Though we are eternally blessed to RULE, why are we still in captivity?

Our family gives us some freedom – Our society gives us some freedom – Our Constitution gives us some freedom but that doesn’t mean we are Absolutely free! Freedom without PRINCIPLE is not freedom, it’s ANARCHY and in return it takes our joy and holiness into account.

Someone has rightly said, ‘there is no free lunch’! In my innocence, as I violated my freedom I became a slave to the burn mark on my body and in turn my father Paid the Price of my violation by paying the bill of my treatment. My passport approves me as the Citizen of “Republic of INDIA” but I didn’t pay the price. I enjoy my free citizenship because of my freedom fighters and my free citizenship is secured because my soldiers are paying the price.

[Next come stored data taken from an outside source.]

// encrypt_ctrl: sequencer of the dual cellular-automaton image encryptor.
//
// While idle it keeps the seeds loaded into both cellular automata (CA). When
// the 'encrypt' switch reads 1 it walks through the pixels in order, index 0
// to NPIX-1, spending three clocks on each, as published:
//   cycle 1 (S_GEN)  both CAs step, giving a new 14-bit address and key byte;
//   cycle 2 (S_ADDR) the new 14-bit CA value is latched into the two RAM
//                    address registers (addr for RAM 1, addr1 for RAM 2) and
//                    the secret pixel at the current index is read;
//   cycle 3 (S_ENC)  ram_we is high: the XOR / XNOR of pixel and key byte is
//                    written to both RAMs at the latched address.
// The 14-bit CA produces each of its 16383 non-zero values once, so the
// first 16383 pixels land at distinct non-zero addresses; the last pixel of a
// full 2^14-pixel image is stored at address 0, the one the CA never makes
// (this design's choice: the placement of that pixel is not published).
//
// Timing: busy is high for exactly 3*NPIX clocks; done rises on the clock
// after the last write and stays high until the switch returns to 0, which
// sends the sequencer back to idle (and reloads the seeds) for a new run.
// The switch is an asynchronous input and passes through a two-flip-flop
// synchroniser first, so a run starts three clocks after the switch closes.
// Reset is asynchronous, active low. The synchroniser, the return-to-idle
// rule and the reset are choices of this design.
module encrypt_ctrl
  import dca_pkg::*;
#(
  parameter int NPIX_P   = NPIX,
  parameter int ADDR_W_P = ADDR_W
) (
  input  logic                clk,
  input  logic                rst_n,
  input  logic                encrypt,
  output logic                ca_load,
  output logic                ca_step,
  input  logic [ADDR_W_P-1:0] ca14_state,
  output logic [ADDR_W_P-1:0] pix_raddr,
  output logic                ram_we,
  output logic [ADDR_W_P-1:0] ram_addr,
  output logic [ADDR_W_P-1:0] ram_addr1,
  output logic                busy,
  output logic                done
);

  ctrl_state_t         state_q;
  logic                enc_q1, enc_q2;     // switch synchroniser
  logic [ADDR_W_P-1:0] pix_idx;
  logic                last_pix;
  logic [ADDR_W_P-1:0] next_addr;

  always_comb begin
    last_pix  = (32'(pix_idx) == NPIX_P - 1);
    // The CA never produces 0; a full image puts its last pixel there.
    next_addr = (last_pix && NPIX_P == (1 << ADDR_W_P)) ? '0 : ca14_state;
  end

  always_ff @(posedge clk or negedge rst_n) begin
    if (!rst_n) begin
      enc_q1    <= 1'b0;
      enc_q2    <= 1'b0;
      state_q   <= S_IDLE;
      pix_idx   <= '0;
      ram_addr  <= '0;
      ram_addr1 <= '0;
    end else begin
      enc_q1 <= encrypt;
      enc_q2 <= enc_q1;
      unique case (state_q)
        S_IDLE: begin
          pix_idx <= '0;
          if (enc_q2) state_q <= S_GEN;
        end
        S_GEN:  state_q <= S_ADDR;
        S_ADDR: begin
          ram_addr  <= next_addr;
          ram_addr1 <= next_addr;
          state_q   <= S_ENC;
        end
        S_ENC: begin
          if (last_pix) begin
            state_q <= S_DONE;
          end else begin
            pix_idx <= pix_idx + 1'b1;
            state_q <= S_GEN;
          end
        end
        S_DONE: if (!enc_q2) state_q <= S_IDLE;
        default: state_q <= S_IDLE;
      endcase
    end
  end

  always_comb begin
    ca_load   = (state_q == S_IDLE);
    ca_step   = (state_q == S_GEN);
    ram_we    = (state_q == S_ENC);
    busy      = (state_q == S_GEN) || (state_q == S_ADDR) || (state_q == S_ENC);
    done      = (state_q == S_DONE);
    pix_raddr = pix_idx;
  end

  // The three phases of a pixel follow each other in a fixed order.
  a_gen_then_addr: assert property (@(posedge clk) disable iff (!rst_n)
                                    state_q == S_GEN |=> state_q == S_ADDR);
  a_addr_then_enc: assert property (@(posedge clk) disable iff (!rst_n)
                                    state_q == S_ADDR |=> state_q == S_ENC);
  a_one_action:    assert property (@(posedge clk) disable iff (!rst_n)
                                    $onehot0({ca_load, ca_step, ram_we}));

endmodule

Warren Buffet said, “Price is what is Paid, Value is what is Received!”

The Bible says, “Live as free people, but do not use your freedom as a cover-up for evil; live as God’s slaves”. My freedom is not my absolute enjoyment rather it should be my Obligation to my father, who paid the price and I received its value in return.

Freedom is Costly and someone has Paid the Price!

Let’s live worthy of it!

Stay FREE, don’t get entangled in slavery!